Copiarse, a primera vista, puede parecer una picardía. Una transgresión sin mayores consecuencias. Pero si rascamos apenas la superficie, lo que emerge es mucho más complejo. Es una decisión tomada en soledad. Es un alumno diciendo, con hechos, más que con palabras: “no llego”, “no puedo”, “me da miedo fallar”.
Y cuando un alumno se copia y nadie lo detiene, lo que aprende no es solo que “salió impune”. Aprende que lo importante es zafar. Que lo que uno hace cuando nadie lo ve, no importa. Y ahí, aunque no lo digamos, les enseñamos que la integridad vale menos que el resultado. Que el fin justifica los medios.
Educar no es simplemente explicar qué está bien y qué está mal. Es ayudar a pensar por qué algo está bien. Es generar la pregunta interna antes del acto. Es formar criterio, no solo imponer normas.
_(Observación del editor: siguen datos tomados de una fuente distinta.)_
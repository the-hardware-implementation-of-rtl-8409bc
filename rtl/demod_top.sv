// demod_top: the family of fast digital demodulators, side by side.
//
// All of them share one idea: sample the IF signal at four times the carrier
// centre frequency, take s1 - s3 and s2 - s4 of every carrier period as the
// quadrature components, and sum them over N periods with log2(N) adders per
// channel (basic_processor). On top of these responses each demodulator adds
// a small decision stage:
//   dpsk2 : binary DPSK, noncoherent (dpsk2_demod), R = 8, N = 128
//   qpsk  : four-position DPSK, noncoherent (dpsk4_demod), R = 8, N = 128
//   qam   : coherent QAM with threshold devices and symbol synchronizer
//           (qam_demod), R = 12, N = 64, four positions
//   wal   : PSK in toto coded by four Walsh words of four elements
//           (pit_demod), R = 12, N = 64
//   ms    : PSK in toto coded by two M-sequence words of 63 elements
//           (pit_demod), R = 12, N = 64
// Each has its own ADC input and its own front end, since each is a receiver
// of its own; they share only clk (the 4*f0 sample clock) and rst_n
// (synchronous, active low). Binary DPSK sizes and the Walsh design's sizes
// are the published ones; the rest (4-DPSK sizes, QAM sizes, the M-sequence design's
// R and N) reuse those where the description is silent. Per-demodulator timing is
// described in each module.
module demod_top
  import demod_pkg::*;
#(
  parameter int unsigned DPSK_R        = 8,
  parameter int unsigned DPSK_N        = 128,
  parameter int unsigned QPSK_R        = 8,
  parameter int unsigned QPSK_N        = 128,
  parameter int unsigned QAM_R         = 12,
  parameter int unsigned QAM_N         = 64,
  parameter int unsigned QAM_POSITIONS = 4,
  parameter int unsigned WAL_R         = 12,
  parameter int unsigned WAL_N         = 64,
  parameter int unsigned WAL_M         = 4,
  parameter int unsigned WAL_K         = 4,
  parameter int unsigned MS_R          = 12,
  parameter int unsigned MS_N          = 64,
  parameter int unsigned MS_M          = 2,
  parameter int unsigned MS_K          = 63
) (
  input  logic                              clk,
  input  logic                              rst_n,
  // binary DPSK
  input  logic signed [DPSK_R-1:0]          dpsk_adc,
  output logic                              dpsk_sym,
  output logic                              dpsk_valid,
  output logic                              dpsk_end,
  output logic signed [2*(DPSK_R+$clog2(DPSK_N)+2)+1:0] dpsk_zdiff,   // z0 - z1
  // four-position DPSK
  input  logic signed [QPSK_R-1:0]          qpsk_adc,
  output logic [1:0]                        qpsk_sym,
  output logic                              qpsk_valid,
  output logic                              qpsk_end,
  // QAM
  input  logic signed [QAM_R-1:0]           qam_adc,
  output logic [$clog2(QAM_POSITIONS)-1:0]  qam_code,
  output logic                              qam_valid,
  output logic [$clog2(QAM_N)-1:0]          qam_phase,
  // PSK in toto, Walsh words
  input  logic signed [WAL_R-1:0]           wal_adc,
  output logic [$clog2(WAL_M)-1:0]          wal_word,
  output logic                              wal_valid,
  output logic                              wal_end,
  output logic [WAL_R+$clog2(WAL_N)+$clog2(WAL_K):0] wal_resp,      // z of chosen word
  // PSK in toto, M-sequence words
  input  logic signed [MS_R-1:0]            ms_adc,
  output logic [$clog2(MS_M)-1:0]           ms_word,
  output logic                              ms_valid,
  output logic                              ms_end,
  output logic [MS_R+$clog2(MS_N)+$clog2(MS_K):0] ms_resp           // z of chosen word
);
  dpsk2_demod #(.R(DPSK_R), .N(DPSK_N)) u_dpsk2 (
    .clk, .rst_n, .adc(dpsk_adc), .sym(dpsk_sym), .z_diff(dpsk_zdiff),
    .sym_valid(dpsk_valid), .sym_end(dpsk_end)
  );

  dpsk4_demod #(.R(QPSK_R), .N(QPSK_N)) u_dpsk4 (
    .clk, .rst_n, .adc(qpsk_adc), .sym(qpsk_sym), .sym_valid(qpsk_valid),
    .sym_end(qpsk_end)
  );

  qam_demod #(.R(QAM_R), .N(QAM_N), .POSITIONS(QAM_POSITIONS)) u_qam (
    .clk, .rst_n, .adc(qam_adc), .code(qam_code), .code_valid(qam_valid),
    .sync_phase(qam_phase)
  );

  pit_demod #(.R(WAL_R), .N(WAL_N), .M(WAL_M), .K(WAL_K), .CODE(WALSH)) u_walsh (
    .clk, .rst_n, .adc(wal_adc), .word(wal_word), .word_valid(wal_valid),
    .word_end(wal_end), .word_resp(wal_resp)
  );

  pit_demod #(.R(MS_R), .N(MS_N), .M(MS_M), .K(MS_K), .CODE(MSEQ)) u_mseq (
    .clk, .rst_n, .adc(ms_adc), .word(ms_word), .word_valid(ms_valid),
    .word_end(ms_end), .word_resp(ms_resp)
  );
endmodule
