// tb_demod_top: end-to-end run of all five demodulators at their default
// sizes, in parallel, each fed its own synthesized IF signal sampled at 4*f0:
//   binary DPSK (N = 128): random bits as 0/180 degree steps;
//   4-DPSK (N = 128): random steps of 0/90/180/270 degrees;
//   4-QAM (N = 64): coherent carrier, symbols starting 23 periods after reset,
//     so the synchronizer has to find the symbol timing;
//   Walsh words (N = 64, K = 4) and 63-element M-sequence words (N = 64),
//     each word at a new random carrier phase.
// Every decision at a symbol or word end is compared with what was sent, and
// every mechanism must occur at least once: phase held and reversed, all four
// 4-DPSK steps, all four QAM codes with timing acquired off the reset phase,
// all Walsh words, both M-sequence words.
module tb_demod_top;
  localparam real PI = 3.14159265358979;
  localparam int NDPSK = 16, NQPSK = 20, NQAM = 140, QAM_SETTLE = 60, NWAL = 12, NMS = 4;
  localparam int QAM_OFF = 23;
  logic clk = 1'b0, rst_n = 1'b0;
  logic signed [7:0]  dpsk_adc, qpsk_adc;
  logic signed [11:0] qam_adc, wal_adc, ms_adc;
  logic dpsk_sym, dpsk_valid, dpsk_end;
  logic signed [35:0] dpsk_zdiff;
  logic [1:0] qpsk_sym;
  logic qpsk_valid, qpsk_end;
  logic [1:0] qam_code;
  logic qam_valid;
  logic [5:0] qam_phase;
  logic [1:0] wal_word;
  logic wal_valid, wal_end;
  logic [20:0] wal_resp;
  logic [0:0] ms_word;
  logic ms_valid, ms_end;
  logic [24:0] ms_resp;

  int checks = 0, failures = 0, cyc = 0;
  int dbits [NDPSK], qsteps [NQPSK], wsent [NWAL], msent [NMS];
  int ndp = 0, nqp = 0, nqam = 0, nwal = 0, nms = 0;
  int qmap [4] = '{3, 2, 0, 1};
  int seen_hold = 0, seen_rev = 0, seen_q [4], seen_qam [4], seen_w [4], seen_m [2];
  int qamq [$];
  int mseq [63];

  demod_top dut (.*);

  always #5 clk = ~clk;
  always @(posedge clk) cyc <= cyc + 1;

  initial begin
    repeat (80000) @(posedge clk);
    failures++;
    $display("watchdog expired");
    $display("TB_RESULT checks=%0d failures=%0d", checks, failures);
    $finish;
  end

  // ---------------- decisions ----------------
  always @(negedge clk) begin
    if (rst_n && dpsk_end) begin
      if (ndp >= 1 && ndp < NDPSK) begin
        checks++;
        if (dbits[ndp]) seen_rev++; else seen_hold++;
        if (int'(dpsk_sym) != dbits[ndp]) begin failures++; $display("DPSK %0d: got %0d sent %0d", ndp, dpsk_sym, dbits[ndp]); end
      end
      ndp++;
    end
    if (rst_n && qpsk_end) begin
      if (nqp >= 1 && nqp < NQPSK) begin
        checks++;
        seen_q[qsteps[nqp]]++;
        if (int'(qpsk_sym) != qmap[qsteps[nqp]]) begin failures++; $display("4-DPSK %0d: got %b", nqp, qpsk_sym); end
      end
      nqp++;
    end
    if (rst_n && qam_valid) begin
      // the code leaves log2(N) + 4 clocks after the last sample of its symbol;
      // qamq starts 3 clocks (the reset) after cyc, so look 16 clocks back
      if (nqam >= QAM_SETTLE && cyc - 16 >= 0 && cyc - 16 < qamq.size()) begin
        checks++;
        seen_qam[qam_code]++;
        if (int'(qam_code) != qamq[cyc - 16]) begin failures++; $display("QAM %0d: got %0d want %0d", nqam, qam_code, qamq[cyc - 16]); end
      end
      nqam++;
    end
    if (rst_n && wal_end) begin
      if (nwal < NWAL) begin
        checks++;
        seen_w[wsent[nwal]]++;
        if (int'(wal_word) != wsent[nwal]) begin failures++; $display("Walsh %0d: got %0d sent %0d", nwal, wal_word, wsent[nwal]); end
      end
      nwal++;
    end
    if (rst_n && ms_end) begin
      if (nms < NMS) begin
        checks++;
        seen_m[msent[nms]]++;
        if (int'(ms_word) != msent[nms]) begin failures++; $display("M-seq %0d: got %0d sent %0d", nms, ms_word, msent[nms]); end
      end
      nms++;
    end
  end

  // ---------------- transmitters ----------------
  function automatic int carrier(real amp, int q, real ph, int noise);
    return $rtoi(amp * $cos(PI / 2.0 * q + ph)) + int'($urandom % (2 * noise + 1)) - noise;
  endfunction

  task automatic tx_dpsk();
    real ph = 2.0 * PI * real'($urandom % 360) / 360.0;
    for (int j = 0; j < NDPSK; j++) begin
      dbits[j] = (j == 1) ? 0 : (j == 2) ? 1 : int'($urandom % 2);
      if (dbits[j] != 0) ph += PI;
      for (int p = 0; p < 128; p++)
        for (int q = 0; q < 4; q++) begin
          dpsk_adc <= 8'(carrier(100.0, q, ph, 3));
          @(posedge clk);
        end
    end
  endtask

  task automatic tx_qpsk();
    real ph = 2.0 * PI * real'($urandom % 360) / 360.0;
    for (int j = 0; j < NQPSK; j++) begin
      qsteps[j] = (j >= 1 && j <= 4) ? j - 1 : int'($urandom % 4);
      ph += PI / 2.0 * qsteps[j];
      for (int p = 0; p < 128; p++)
        for (int q = 0; q < 4; q++) begin
          qpsk_adc <= 8'(carrier(100.0, q, ph, 3));
          @(posedge clk);
        end
    end
  endtask

  task automatic tx_qam();
    int mi = 0, mq = 0, a;
    a = 900;
    for (int p = 0; p < (NQAM + 1) * 64; p++) begin
      if (p == 0 || (p >= QAM_OFF && (p - QAM_OFF) % 64 == 0)) begin
        mi = $urandom % 2;
        mq = $urandom % 2;
      end
      for (int q = 0; q < 4; q++) begin
        int ai, aq, v;
        ai = (2 * mi - 1) * a + int'($urandom % 21) - 10;
        aq = (2 * mq - 1) * a + int'($urandom % 21) - 10;
        v = (q == 0) ? ai : (q == 1) ? aq : (q == 2) ? -ai : -aq;
        qam_adc <= 12'(v);
        qamq.push_back(mi * 2 + mq);
        @(posedge clk);
      end
    end
  endtask

  task automatic tx_walsh();
    for (int w = 0; w < NWAL; w++) begin
      real ph = 2.0 * PI * real'($urandom % 360) / 360.0;
      wsent[w] = (w < 4) ? w : int'($urandom % 4);
      for (int k = 3; k >= 0; k--) begin
        real pk = ph + (($countones(wsent[w] & k) % 2) ? PI : 0.0);
        for (int p = 0; p < 64; p++)
          for (int q = 0; q < 4; q++) begin
            wal_adc <= 12'(carrier(1000.0, q, pk, 30));
            @(posedge clk);
          end
      end
    end
  endtask

  task automatic tx_mseq();
    for (int w = 0; w < NMS; w++) begin
      real ph = 2.0 * PI * real'($urandom % 360) / 360.0;
      msent[w] = (w < 2) ? w : int'($urandom % 2);
      for (int k = 62; k >= 0; k--) begin
        real pk = ph + (mseq[(k + 31 * msent[w]) % 63] ? PI : 0.0);
        for (int p = 0; p < 64; p++)
          for (int q = 0; q < 4; q++) begin
            ms_adc <= 12'(carrier(1000.0, q, pk, 30));
            @(posedge clk);
          end
      end
    end
  endtask

  initial begin
    // 63-element M-sequence: a[t+6] = a[t+5] xor a[t], from 1,0,0,0,0,0
    int a [69];
    for (int t = 0; t < 69; t++) a[t] = 0;
    a[0] = 1;
    for (int t = 0; t + 6 < 69; t++) a[t + 6] = a[t + 5] ^ a[t];
    for (int t = 0; t < 63; t++) mseq[t] = a[t];
    for (int i = 0; i < 4; i++) begin seen_q[i] = 0; seen_qam[i] = 0; seen_w[i] = 0; end
    seen_m[0] = 0; seen_m[1] = 0;
    dpsk_adc = '0; qpsk_adc = '0; qam_adc = '0; wal_adc = '0; ms_adc = '0;
    repeat (3) @(posedge clk);
    rst_n <= 1'b1;
    fork
      tx_dpsk();
      tx_qpsk();
      tx_qam();
      tx_walsh();
      tx_mseq();
    join
    repeat (40) @(posedge clk);
    // every mechanism must have happened
    checks++; if (seen_hold == 0 || seen_rev == 0) begin failures++; $display("DPSK hold %0d reversal %0d", seen_hold, seen_rev); end
    for (int i = 0; i < 4; i++) begin
      checks += 3;
      if (seen_q[i] == 0)   begin failures++; $display("4-DPSK step %0d never seen", i * 90); end
      if (seen_qam[i] == 0) begin failures++; $display("QAM code %0d never seen", i); end
      if (seen_w[i] == 0)   begin failures++; $display("Walsh word %0d never seen", i); end
    end
    checks++; if (seen_m[0] == 0 || seen_m[1] == 0) begin failures++; $display("M-sequence words %0d %0d", seen_m[0], seen_m[1]); end
    checks++; if ((int'(qam_phase) - (QAM_OFF + 63)) % 64 > 1 && (QAM_OFF + 63 - int'(qam_phase)) % 64 > 1) begin
      failures++; $display("QAM symbol timing at phase %0d, expected %0d", qam_phase, (QAM_OFF + 63) % 64);
    end
    checks++; if (ndp < NDPSK || nqp < NQPSK || nwal < NWAL || nms < NMS || nqam < NQAM - 5) begin
      failures++; $display("decisions: %0d %0d %0d %0d %0d", ndp, nqp, nqam, nwal, nms);
    end
    $display("mechanisms: DPSK hold %0d reversal %0d; 4-DPSK steps %0d/%0d/%0d/%0d; QAM codes %0d/%0d/%0d/%0d at phase %0d; Walsh words %0d/%0d/%0d/%0d; M-seq words %0d/%0d",
             seen_hold, seen_rev, seen_q[0], seen_q[1], seen_q[2], seen_q[3],
             seen_qam[0], seen_qam[1], seen_qam[2], seen_qam[3], qam_phase,
             seen_w[0], seen_w[1], seen_w[2], seen_w[3], seen_m[0], seen_m[1]);
    $display("TB_RESULT checks=%0d failures=%0d", checks, failures);
    $finish;
  end
endmodule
Es ayudar a que los chicos construyan un vínculo sano con el error, con el esfuerzo, con la demora en los resultados. Porque sí: la copia también habla de nuestra dificultad como cultura para aceptar el proceso. Para abrazar lo que lleva tiempo.
No se trata de perseguir. No se trata de humillar. Se trata de formar. Porque cada decisión construye identidad. Lo que uno hace cuando cree que nadie lo está mirando dice mucho más que la nota que obtiene.
Copiarse, lejos de ser una simple anécdota escolar, es un espejo. Uno que nos obliga a mirar también nuestras propias prácticas: ¿Qué lugar ocupa el error en nuestras aulas? ¿Qué enseñamos sobre el valor del proceso? ¿Qué priorizamos al evaluar: la comprensión real o la calificación rápida? ¿Cómo van a elegir con integridad si nunca les mostramos que la ética también se entrena?
Sí, copiarse es un síntoma. Pero también es una oportunidad. Una oportunidad de parar, de mirar, de hablar de integridad, de responsabilidad, de sentido. De volver a poner el foco en el para qué de lo que enseñamos. Porque si la escuela no enseña a elegir con conciencia, ¿qué está enseñando?
Copiarse puede parecer inofensivo, pero es, en el fondo, un ensayo de adultez. Porque cada alumno está, con cada acción, ensayando quién quiere ser. Y cada vez que lo dejamos pasar, también ensayamos nosotros qué tipo de adultos queremos ser frente a ellos.
La buena noticia es que se puede enseñar otra cosa. No con sermones, sino con coherencia. No con castigos, sino con conversaciones. No con vigilancia, sino con vínculos. Porque la integridad, igual que la empatía o la autonomía, no se enseña desde el miedo. Se contagia. Se construye. Se vive.
Lo que parece una trampa escolar, muchas veces es un pedido de ayuda mal resuelto. Y lo que parece una picardía sin consecuencias, puede convertirse en una forma de vivir si no hacemos nada. Educar, también, es ayudarlos a no olvidarse de quiénes quieren ser, incluso cuando nadie los esté mirando.